Hooray for Diffendoofer Day!
- Author: Dr. Seuss Jack Prelutsky
- Illustrator: Dr. Seuss Lane Smith
- Language: English
- Genre: Children's literature
- Publisher: Random House
- Publication date: January 1, 1998
- Publication place: United States
- Media type: Print (hardcover and paperback)
- ISBN: 0-679-89008-4
- OCLC: 37546897
- Dewey Decimal: 811/.54 [E] 21
- LC Class: PZ8.3.G276 Hm 1998
- Preceded by: My Many Colored Days
- Followed by: The Bippolo Seed and Other Lost Stories

= Hooray for Diffendoofer Day! =

Book by Dr. Seuss

Hooray for Diffendoofer Day! is a children's book credited to Dr. Seuss "with some help from Jack Prelutsky and Lane Smith". The book is based on verses and sketches created by Seuss before his death in 1991, and was expanded to book length and completed by poet Prelutsky and illustrator Smith for publication in 1998.

==Plot==
The story surrounds the Diffendoofer School in the town of Dinkerville, which is well liked by its students, particularly the unnamed narrator, notably because of its many eccentric faculty members, especially Miss Bonkers, the narrator's teacher. However, the students must make a good grade on a standardized test (which turns out in the end to be a revising test on multiple subjects they regularly learn) or Diffendoofer will be demolished and they will be sent to an adjacent school in Flobbertown, a place that requires uniforms to be worn and is incredibly dull.

== Reception ==
Reviews for Hooray for Diffendoofer Day! were mixed, given the book's distinction from those written and illustrated by Dr. Seuss.

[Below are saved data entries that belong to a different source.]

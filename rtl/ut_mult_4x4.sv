// 4x4 Urdhva Tiryagbhyam multiplier from four 2x2 multipliers and three HNG
// ripple-carry adders.
//   q0 = a[1:0]*b[1:0]   gives m[1:0] directly
//   q1 = a[3:2]*b[1:0],  q2 = a[1:0]*b[3:2]   (the crosswise terms)
//   q3 = a[3:2]*b[3:2]
//   4-bit adder: x = q1 + {2'b00, q0[3:2]}         (5-bit result with carry)
//   5-bit adder: t = {1'b0, q2} + x                (6-bit result with carry)
//   m[3:2] = t[1:0]
//   4-bit adder: m[7:4] = q3 + t[5:2]
// This is the published block diagram, including its third adder for the
// upper bits. Combinational; m = a * b.
module ut_mult_4x4 (
  input  logic [3:0] a,
  input  logic [3:0] b,
  output logic [7:0] m
);
  logic [3:0] q0, q1, q2, q3;
  logic [4:0] x;
  logic [5:0] t;
  logic [3:0] u;
  logic       u_co;

  ut_mult_2x2 u_m0 (.a(a[1:0]), .b(b[1:0]), .q(q0));
  ut_mult_2x2 u_m1 (.a(a[3:2]), .b(b[1:0]), .q(q1));
  ut_mult_2x2 u_m2 (.a(a[1:0]), .b(b[3:2]), .q(q2));
  ut_mult_2x2 u_m3 (.a(a[3:2]), .b(b[3:2]), .q(q3));

  hng_rca #(.WIDTH(4)) u_add4a (.a(q1), .b({2'b00, q0[3:2]}), .cin(1'b0),
                                .sum(x[3:0]), .cout(x[4]));
  hng_rca #(.WIDTH(5)) u_add5  (.a({1'b0, q2}), .b(x), .cin(1'b0),
                                .sum(t[4:0]), .cout(t[5]));
  hng_rca #(.WIDTH(4)) u_add4b (.a(q3), .b(t[5:2]), .cin(1'b0),
                                .sum(u), .cout(u_co));

  // u_co is always 0: the product of two 4-bit numbers fits in 8 bits.
  assign m = {u, t[1:0], q0[1:0]};
endmodule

According to School Library Journals Nancy Menaldi-Scanlan, Hooray for Diffendoofer Day! "jumps off the page", and "the original talents of Prelutsky and Smith bring [the] unfinished Dr. Seuss story to life." Similarly, Kirkus Reviews referred to the "marriage of Seuss, Prelutsky, and Lane" as "magic". They called Prelutsky's contributions "delightfully obvious" while highlighting how he "blended whole slices of Seussian verse into his lines". They also praised Smith's "crazy, deliciously colored artwork". Menaldi-Scanlan further described "the bright, exuberant collage and oil illustrations" as "a combination of the familiar Seussian style and Smith's own".

Other reviewers were more critical of the work, especially given its connection to Dr. Seuss. According to Booklist's Michael Cart, Hooray for Diffendoofer Day! includes "a little Seuss and a lot of Smith and Prelutsky." Similarly, Publishers Weekly pointed out how "Dr. Seuss's name towers over the title on the jacket here, setting up readers to measure the book within [...] against the late artist's classic work", which "is almost certain to disappoint". Cart explained, "The completed text, which adds a whimsical story that celebrates individuality, is more faithful to the Seussian spirit (and latter-day didacticism) than the collage pictures, which owe as much to The Cabinet of Dr. Caligari as they do to The Cat in the Hat." Cart also indicated that the "singsong text" included "often uninspired rhymes."